* **Stored data entries**
########
// tb_stencil_accel_top: the whole accelerator between its two stream FIFOs, at
// reduced size (I = 16, W = 5, 16-word FIFOs), driven the way the host link
// drives it: the host writes coefficients and image into the inbound FIFO
// whenever it is not full and reads results from the outbound FIFO (data one
// cycle after rd_en). Four convolutions run back to back:
//   op 0 - full 5x5 window, host writes and reads at full speed;
//   op 1 - 3x3 coefficients embedded in the 5x5 window (zero ring), compared
//          exactly with the zero-padded window and, to rounding, with a true 3x3;
//   op 2 - host writes slowly, so the accelerator runs out of input;
//   op 3 - host stops reading for long stretches, so the outbound FIFO fills
//          and stalls the pipeline, and the inbound FIFO then fills as well.
// Every output element is compared with the reference convolution. Each
// mechanism (three phases, border windows, input starvation, output
// back-pressure, inbound FIFO full, embedded window, image_done) is counted and
// a failure is counted for any that never happened.
module tb_stencil_accel_top;
  import stencil_pkg::*;
  import fp32_ref_pkg::*;
  localparam int I = 16;
  localparam int W = 5;
  localparam int H = (W - 1) / 2;
  localparam int NOPS = 4;

  logic  clk = 1'b0;
  logic  rst, in_wr_en, in_full, out_rd_en, out_empty, image_done;
  fp32_t in_din, out_dout;
  logic [1:0] phase;
  int checks = 0, failures = 0;

  stencil_accel_top #(.I(I), .W(W), .FIFO_DEPTH(16)) dut (.*);

  always #5 clk = ~clk;

  initial begin
    repeat (40000) @(posedge clk);
    failures++;
    $display("watchdog expired");
    $display("TB_RESULT checks=%0d failures=%0d", checks, failures);
    $finish;
  end

  // mechanism counters
  int n_phase_coef, n_phase_image, n_phase_pad, n_border, n_starve, n_backpressure,
      n_in_full, n_embedded, n_done;
  int op_now;   // operation the host is currently reading

  always @(posedge clk) begin
    if (!rst) begin
      if (phase == 2'(ST_COEF))  n_phase_coef++;
      if (phase == 2'(ST_IMAGE)) n_phase_image++;
      if (phase == 2'(ST_FLUSH)) n_phase_pad++;
      if (phase == 2'(ST_IMAGE) && dut.in_empty) n_starve++;
      if (dut.m_valid && dut.out_full) n_backpressure++;
      if (in_full) n_in_full++;
      if (image_done) n_done++;
    end
  end

  logic [31:0] img  [NOPS][];
  logic [31:0] coef [NOPS][];
  logic [31:0] coef3 [];

  // Host writer
  initial begin
    in_wr_en = 1'b0; in_din = '0;
    for (int op = 0; op < NOPS; op++) begin
      img[op]  = new[I * I];
      coef[op] = new[W * W];
      for (int n = 0; n < I * I; n++) img[op][n] = rand_val();
      if (op == 1) begin
        coef3 = new[9];
        for (int n = 0; n < 9; n++) coef3[n] = rand_val();
        for (int i = 0; i < W; i++)
          for (int j = 0; j < W; j++)
            coef[op][i*W+j] = (i >= 1 && i <= 3 && j >= 1 && j <= 3) ? coef3[(i-1)*3 + (j-1)] : 32'd0;
      end else begin
        for (int n = 0; n < W * W; n++) coef[op][n] = rand_val();
      end
    end
    @(negedge rst);
    for (int op = 0; op < NOPS; op++) begin
      int n;
      n = 0;
      while (n < W * W + I * I) begin
        @(negedge clk);
        in_wr_en = 1'b0;
        if (op == 2 && $urandom_range(0, 3) != 0) continue;
        if (!in_full) begin
          in_wr_en = 1'b1;
          in_din   = (n < W * W) ? coef[op][n] : img[op][n - W * W];
          n++;
        end
      end
      @(negedge clk);
      in_wr_en = 1'b0;
    end
  end

  // Host reader
  initial begin
    int  n_out;
    logic pending;
    out_rd_en = 1'b0;
    rst = 1'b1;
    repeat (3) @(negedge clk);
    rst = 1'b0;
    for (int op = 0; op < NOPS; op++) begin
      op_now = op;
      n_out = 0;
      pending = 1'b0;
      while (n_out < I * I) begin
        @(negedge clk);
        if (pending) begin
          logic [31:0] e;
          int r, c;
          r = n_out / I;
          c = n_out % I;
          e = conv_point(img[op], coef[op], I, W, r, c);
          checks++;
          if (!same(out_dout, e)) begin
            failures++;
            if (failures < 10) $display("op %0d out (%0d,%0d): %h expected %h", op, r, c, out_dout, e);
          end
          if (r < H || r >= I - H || c < H || c >= I - H) n_border++;
          if (op == 1) begin
            real a, b;
            a = to_real(out_dout);
            b = to_real(conv_point(img[op], coef3, I, 3, r, c));
            checks++;
            // same terms, different summation order: a few roundings of products up to 2^8
            if ((a - b) > 5e-4 + 1e-5 * (b < 0 ? -b : b) || (b - a) > 5e-4 + 1e-5 * (b < 0 ? -b : b)) begin
              failures++;
              $display("embedded 3x3 at (%0d,%0d): %f vs %f", r, c, a, b);
            end else begin
              n_embedded++;
            end
          end
          n_out++;
        end
        pending   = 1'b0;
        out_rd_en = 1'b0;
        if (n_out >= I * I) break;
        if (op == 3 && ((n_out / 40) % 2 == 0) && $urandom_range(0, 7) != 0) continue;
        if (!out_empty) begin
          out_rd_en = 1'b1;
          pending   = 1'b1;
        end
      end
      out_rd_en = 1'b0;
    end
    repeat (5) @(negedge clk);
    checks += 10;
    if (n_phase_coef == 0)   begin failures++; $display("coefficient phase never seen"); end
    if (n_phase_image == 0)  begin failures++; $display("image phase never seen"); end
    if (n_phase_pad == 0)    begin failures++; $display("padding phase never seen"); end
    if (n_border == 0)       begin failures++; $display("no border output checked"); end
    if (n_starve == 0)       begin failures++; $display("input starvation never happened"); end
    if (n_backpressure == 0) begin failures++; $display("output back-pressure never happened"); end
    if (n_in_full == 0)      begin failures++; $display("inbound FIFO never full"); end
    if (n_embedded == 0)     begin failures++; $display("embedded window never checked"); end
    if (n_done != NOPS)      begin failures++; $display("image_done pulsed %0d times", n_done); end
    if (!out_empty)          begin failures++; $display("extra output words"); end
    $display("mechanisms: coef-phase cycles %0d, image-phase cycles %0d, padding cycles %0d, border outputs %0d, starved cycles %0d, back-pressure cycles %0d, inbound-full cycles %0d, embedded-window outputs %0d, images done %0d",
             n_phase_coef, n_phase_image, n_phase_pad, n_border, n_starve, n_backpressure, n_in_full, n_embedded, n_done);
    $display("TB_RESULT checks=%0d failures=%0d", checks, failures);
    $finish;
  end
endmodule
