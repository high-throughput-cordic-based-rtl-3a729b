// cordic_rotator_tb: default rotator (B=13, L=10, M=4, n=10, N=15).
// Streams every angle of the convergence region [-pi/2, pi/2) (all 2^13 binary
// angles), one per clock, and compares cos and sin, NSTAGES clocks later, with
// floating-point values. The bound is the quantisation error bound of the
// pre-scaled CORDIC, 2K*arctan(2^(1-n)) + 2^(1-L-M)*(1 + sum_{i=M+1}^{L-1}
// sum_{j=i}^{L-1} sqrt(1+2^-2j)), plus one angle LSB for the phase word and the
// quantisation of 1/K to L bits. Also checks the latency with a marker angle
// and that the final residual angle stays small.
module cordic_rotator_tb;
  import ddfs_pkg::*;
  localparam int B = 13, L = 10, M = 4, NSTAGES = 10, N = 1 + L + M;
  localparam int ZR = zw(NSTAGES, B);

  logic clk = 0;
  always #5 clk = ~clk;

  logic [B-1:0] angle = '0;
  logic [N-1:0] c, s;
  logic [ZR-1:0] zres;

  cordic_rotator #(.B(B), .L(L), .M(M), .NSTAGES(NSTAGES)) dut (
    .clk(clk), .angle_i(angle), .cos_o(c), .sin_o(s), .z_res_o(zres));

  int checks = 0, failures = 0;
  int sent [$];
  real bound, worst = 0;

  initial begin
    real k;
    k = cordic_gain(NSTAGES);
    bound = 2.0 * k * $atan(2.0 ** (1 - NSTAGES));
    begin
      real acc;
      acc = 1.0;
      for (int i = M + 1; i <= L - 1; i++)
        for (int j = i; j <= L - 1; j++) acc += $sqrt(1.0 + 2.0 ** (-2 * j));
      bound += (2.0 ** (1 - L - M)) * acc;
    end
    bound += PI / (2.0 ** B) + 2.0 ** (-L);
    $display("error bound %f", bound);
  end

  // compare output of the angle sent NSTAGES clocks earlier
  always @(negedge clk) begin
    if (sent.size() > NSTAGES) begin
      int a;
      real th, ec, es;
      a = sent.pop_front();
      th = PI * real'(a) / (2.0 ** B);
      ec = real'($signed(c)) / (2.0 ** (N - 2)) - $cos(th);
      es = real'($signed(s)) / (2.0 ** (N - 2)) - $sin(th);
      if (ec < 0) ec = -ec;
      if (es < 0) es = -es;
      if (ec > worst) worst = ec;
      if (es > worst) worst = es;
      checks++;
      if (ec > bound || es > bound) begin
        failures++;
        if (failures < 10) $display("FAIL angle %0d cos %0d sin %0d", a, $signed(c), $signed(s));
      end
      checks++;
      if ($signed(zres) > 8 || $signed(zres) < -8) begin
        failures++;
        if (failures < 10) $display("FAIL residual %0d for angle %0d", $signed(zres), a);
      end
    end
  end

  initial begin
    for (int a = -(1 << (B - 1)); a < (1 << (B - 1)); a++) begin
      @(posedge clk);
      angle <= B'(a);
      sent.push_back(a);
    end
    // latency: hold angle 0 (cos=1, sin=0) then one clock of -pi/2 (sin=-1)
    repeat (NSTAGES + 2) begin @(posedge clk); angle <= '0; sent.push_back(0); end
    @(posedge clk); angle <= B'(-(1 << (B - 1))); sent.push_back(-(1 << (B - 1)));
    @(posedge clk); angle <= '0; sent.push_back(0);
    sent.delete();
    // sample time of the -pi/2 angle: the edge above; result NSTAGES edges on
    repeat (NSTAGES - 1) @(posedge clk);
    #1;
    checks++;
    if ($signed(s) > -(1 << (N - 2)) + 16) begin
      failures++; $display("FAIL latency: sin %0d not -1 after %0d clocks", $signed(s), NSTAGES);
    end
    @(posedge clk); #1;
    checks++;
    if ($signed(s) < -16 || $signed(s) > 16) begin
      failures++; $display("FAIL latency: sin %0d not 0 one clock later", $signed(s));
    end
    $display("worst error %f", worst);
    $display("TB_RESULT checks=%0d failures=%0d", checks, failures);
    $finish;
  end

  initial begin
    repeat (20000) @(posedge clk);
    failures++;
    $display("watchdog expired");
    $display("TB_RESULT checks=%0d failures=%0d", checks, failures);
    $finish;
  end
endmodule
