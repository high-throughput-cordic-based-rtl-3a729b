// cordic_ddfs: direct digital frequency synthesizer with a pipelined CORDIC
// phase-to-amplitude converter.
//
// Data flow (one sample per clock):
//   FTW -> phase_accumulator (J bits, modulo 2^J) -> top B+1 phase bits
//       -> phase_complementor (bit B-1: mirror quadrants 2 and 4 onto quadrant 1)
//       -> cordic_rotator (NSTAGES pipelined iterations, pre-scaled by 1/K)
//       -> output_complementor (bit B: negate the second half period)
//       -> output register -> sine_o
// Bit B of the phase, the start-of-period flag and a valid flag travel through
// a delay_line of NSTAGES stages beside the rotator so they meet their sample.
//
// sine_o is an N = 1+L+M bit two's complement word with N-2 fraction bits:
// +1.0 = 2^(N-2). With the default word lengths (the 9-bit-accuracy set:
// J=16, B=13, L=10, M=4, n=10, N=15) the output frequency is
// f_out = FTW * f_clk / 65536.
//
// Timing: ftw is captured when ftw_we is high; reset (synchronous, active high)
// clears the phase to 0. A phase held by the phase register in cycle t shows on
// sine_o in cycle t + NSTAGES + 1. valid_o goes high NSTAGES+1 cycles after
// reset is released, when the first sample of the new phase sequence arrives;
// period_o is high with the first sample of each period after the phase
// accumulator wraps. A new FTW changes the frequency without a phase jump.
// Reset clears the frequency register too, so an FTW presented during reset is
// taken by the first clock after it and the first two samples both have phase 0.
// The block structure, the word lengths and the use of bits B and B-1 follow
// the source architecture; the valid/period flags, the output register and the
// reset are this design's choices.
module cordic_ddfs
  import ddfs_pkg::*;
#(
  parameter int J       = 16,  // phase accumulator width
  parameter int B       = 13,  // CORDIC phase word length
  parameter int L       = 10,  // CORDIC input word length
  parameter int M       = 4,   // guard bits
  parameter int NSTAGES = 10,  // CORDIC iterations n
  parameter int N       = 1 + L + M  // output word length
) (
  input  logic         clk,
  input  logic         rst,
  input  logic         ftw_we,
  input  logic [J-1:0] ftw,
  output logic [N-1:0] sine_o,
  output logic         valid_o,
  output logic         period_o
);

  logic [B:0]   phase;
  logic         wrap;
  logic [B-1:0] angle;
  logic [N-1:0] rot_cos, rot_sin, sine_nx;
  logic [zw(NSTAGES, B)-1:0] rot_zres;
  logic [2:0]   side_d;   // {valid, wrap, half-period bit} after NSTAGES clocks

  phase_accumulator #(.J(J), .PW(B + 1)) u_acc (
    .clk    (clk),
    .rst    (rst),
    .ftw_we (ftw_we),
    .ftw    (ftw),
    .phase_o(phase),
    .wrap_o (wrap)
  );

  phase_complementor #(.B(B)) u_front (
    .phase_i(phase),
    .angle_o(angle)
  );

  cordic_rotator #(.B(B), .L(L), .M(M), .NSTAGES(NSTAGES), .N(N)) u_rot (
    .clk    (clk),
    .angle_i(angle),
    .cos_o  (rot_cos),
    .sin_o  (rot_sin),
    .z_res_o(rot_zres)
  );

  delay_line #(.W(3), .DEPTH(NSTAGES)) u_side (
    .clk(clk),
    .rst(rst),
    .d_i({1'b1, wrap, phase[B]}),
    .d_o(side_d)
  );

  output_complementor #(.N(N)) u_end (
    .neg_i (side_d[0]),
    .data_i(rot_sin),
    .data_o(sine_nx)
  );

  always_ff @(posedge clk) begin
    if (rst) begin
      sine_o   <= '0;
      valid_o  <= 1'b0;
      period_o <= 1'b0;
    end else begin
      sine_o   <= sine_nx;
      valid_o  <= side_d[2];
      period_o <= side_d[1] & side_d[2];
    end
  end

  initial assert (J >= B + 1) else $error("cordic_ddfs: J must be at least B+1");

endmodule
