// cordic_ddfs_tb: end-to-end test of the synthesizer at its default word
// lengths (J=16, B=13, L=10, M=4, n=10, N=15).
//
// The bench keeps its own model of the phase accumulator (frequency register
// and J-bit phase register) and compares every valid output sample, with the
// pipeline latency of NSTAGES+1 clocks, against sin(2*pi*phase/2^J) computed in
// floating point. Sequence:
//   1. reset, FTW = 1: one full output period (65536 samples); worst and mean
//      absolute error must stay within 0.0044 and 0.0020 (the figures reported
//      for the 9-bit-accuracy FPGA build) and exactly one period flag is seen.
//   2. FTW = 2 for 65536 samples: exactly two periods, i.e. twice the frequency.
//   3. FTW changed on the fly to random values: the phase must continue
//      without a jump (the model never resets).
//   4. reset in the middle of operation: valid_o must drop and return after
//      exactly NSTAGES+1 clocks.
// Counted mechanisms: accumulator wrap, front complement (quadrant 2/4),
// end complement (second half period), FTW switch while running, restart
// after reset. Each must occur at least once.
module cordic_ddfs_tb;
  import ddfs_pkg::*;

  localparam int J = 16, B = 13, L = 10, M = 4, NSTAGES = 10, N = 1 + L + M;
  localparam int LAT = NSTAGES + 1;
  localparam real PI2 = 2.0 * PI;

  logic clk = 0, rst = 1, ftw_we = 0;
  logic [J-1:0] ftw = '0;
  logic [N-1:0] sine;
  logic valid, period;

  cordic_ddfs dut (
    .clk(clk), .rst(rst), .ftw_we(ftw_we), .ftw(ftw),
    .sine_o(sine), .valid_o(valid), .period_o(period)
  );

  always #5 clk = ~clk;

  int checks = 0, failures = 0;
  longint cycle = 0;

  // reference accumulator
  logic [J-1:0] m_freq = '0, m_phase = '0;
  logic [J-1:0] hist [LAT+1];   // hist[k] = model phase k cycles ago
  logic         mvalid_hist [LAT+1];

  // statistics
  real err, max_err, sum_err;
  int  nsamp, nperiods;
  int  cnt_wrap = 0, cnt_front = 0, cnt_end = 0, cnt_switch = 0, cnt_restart = 0;

  // the model phase register in the same cycle as the DUT's
  always_ff @(posedge clk) begin
    cycle <= cycle + 1;
    if (rst) begin
      m_freq  <= '0;
      m_phase <= '0;
    end else begin
      if (ftw_we) m_freq <= ftw;
      m_phase <= m_phase + m_freq;
    end
  end

  // history of the model phase (value held during the cycle) and of its validity
  always_ff @(posedge clk) begin
    hist[0] <= m_phase;
    mvalid_hist[0] <= ~rst;
    for (int k = 1; k <= LAT; k++) begin
      hist[k] <= hist[k-1];
      mvalid_hist[k] <= rst ? 1'b0 : mvalid_hist[k-1];
    end
  end

  // check every output sample
  always @(negedge clk) begin
    if (!rst) begin
      logic [J-1:0] p;
      real ref_v, got;
      p = hist[LAT-1];
      checks++;
      if (valid !== mvalid_hist[LAT-1]) begin
        failures++;
        $display("FAIL valid at cycle %0d: got %0b expected %0b", cycle, valid, mvalid_hist[LAT-1]);
      end
      if (valid && mvalid_hist[LAT-1]) begin
        ref_v = $sin(PI2 * real'(p) / (2.0 ** J));
        got   = real'($signed(sine)) / (2.0 ** (N - 2));
        err   = got - ref_v;
        if (err < 0) err = -err;
        if (err > max_err) max_err = err;
        sum_err += err;
        nsamp++;
        checks++;
        if (err > 0.0044) begin
          failures++;
          if (failures < 10)
            $display("FAIL sample cycle %0d phase %0d: got %f expected %f", cycle, p, got, ref_v);
        end
        if (period) begin
          nperiods++;
          cnt_wrap++;
        end
        if (p[J-2]) cnt_front++;
        if (p[J-1]) cnt_end++;
      end
    end
  end

  task automatic run(input int n);
    repeat (n) @(posedge clk);
  endtask

  task automatic set_ftw(input logic [J-1:0] v);
    @(negedge clk);
    ftw = v; ftw_we = 1;
    @(negedge clk);
    ftw_we = 0;
  endtask

  task automatic begin_stats();
    max_err = 0; sum_err = 0; nsamp = 0; nperiods = 0;
  endtask

  initial begin
    begin_stats();
    for (int k = 0; k <= LAT; k++) begin hist[k] = '0; mvalid_hist[k] = 0; end
    // phase 1: FTW = 1, one full period
    @(negedge clk); ftw = 16'h0001; ftw_we = 1;
    repeat (3) @(negedge clk);
    rst = 0;
    @(negedge clk); ftw_we = 0;
    begin_stats();
    run(65536 + LAT + 2);
    $display("FTW=0001: samples %0d periods %0d worst %f mean %f",
             nsamp, nperiods, max_err, sum_err / nsamp);
    checks++;
    if (nperiods != 1) begin failures++; $display("FAIL FTW=1 periods %0d", nperiods); end
    checks++;
    if (sum_err / nsamp > 0.0020) begin failures++; $display("FAIL mean error"); end

    // phase 2: FTW = 2, double frequency
    set_ftw(16'h0002);
    cnt_switch++;
    run(LAT + 2);
    begin_stats();
    run(65536);
    $display("FTW=0002: samples %0d periods %0d worst %f mean %f",
             nsamp, nperiods, max_err, sum_err / nsamp);
    checks++;
    if (nperiods != 2) begin failures++; $display("FAIL FTW=2 periods %0d", nperiods); end

    // phase 3: random FTW switches while running
    for (int s = 0; s < 40; s++) begin
      set_ftw(J'($urandom));
      cnt_switch++;
      run(200 + ($urandom % 300));
    end

    // phase 4: restart by reset while running
    @(negedge clk); rst = 1;
    repeat (2) @(negedge clk);
    checks++;
    if (valid) begin failures++; $display("FAIL valid during reset"); end
    ftw = 16'h0123; ftw_we = 1;
    @(negedge clk); rst = 0; ftw_we = 0;
    begin
      int lat_seen;
      lat_seen = 0;
      while (!valid && lat_seen < 100) begin @(negedge clk); lat_seen++; end
      checks++;
      // rst released at this negedge; phase register holds 0 from the next edge,
      // which reaches sine_o LAT edges later
      if (lat_seen != LAT) begin
        failures++;
        $display("FAIL restart latency %0d expected %0d", lat_seen, LAT);
      end else cnt_restart++;
    end
    run(3000);

    $display("mechanisms: wrap=%0d front_complement=%0d end_complement=%0d ftw_switch=%0d restart=%0d",
             cnt_wrap, cnt_front, cnt_end, cnt_switch, cnt_restart);
    checks += 5;
    if (cnt_wrap == 0)    failures++;
    if (cnt_front == 0)   failures++;
    if (cnt_end == 0)     failures++;
    if (cnt_switch == 0)  failures++;
    if (cnt_restart == 0) failures++;
    $display("TB_RESULT checks=%0d failures=%0d", checks, failures);
    $finish;
  end

  initial begin
    repeat (400000) @(posedge clk);
    failures++;
    $display("watchdog expired");
    $display("TB_RESULT checks=%0d failures=%0d", checks, failures);
    $finish;
  end

endmodule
########
* **What is expected**
Take the lines from the start of the records through the line holding "input starvation, output", both included, and please print them exactly, with nothing else.

* **Answer space**
// tb_stencil_accel_top: the whole accelerator between its two stream FIFOs, at
// reduced size (I = 16, W = 5, 16-word FIFOs), driven the way the host link
// drives it: the host writes coefficients and image into the inbound FIFO
// whenever it is not full and reads results from the outbound FIFO (data one
// cycle after rd_en). Four convolutions run back to back:
//   op 0 - full 5x5 window, host writes and reads at full speed;
//   op 1 - 3x3 coefficients embedded in the 5x5 window (zero ring), compared
//          exactly with the zero-padded window and, to rounding, with a true 3x3;
//   op 2 - host writes slowly, so the accelerator runs out of input;
//   op 3 - host stops reading for long stretches, so the outbound FIFO fills
//          and stalls the pipeline, and the inbound FIFO then fills as well.
// Every output element is compared with the reference convolution. Each
// mechanism (three phases, border windows, input starvation, output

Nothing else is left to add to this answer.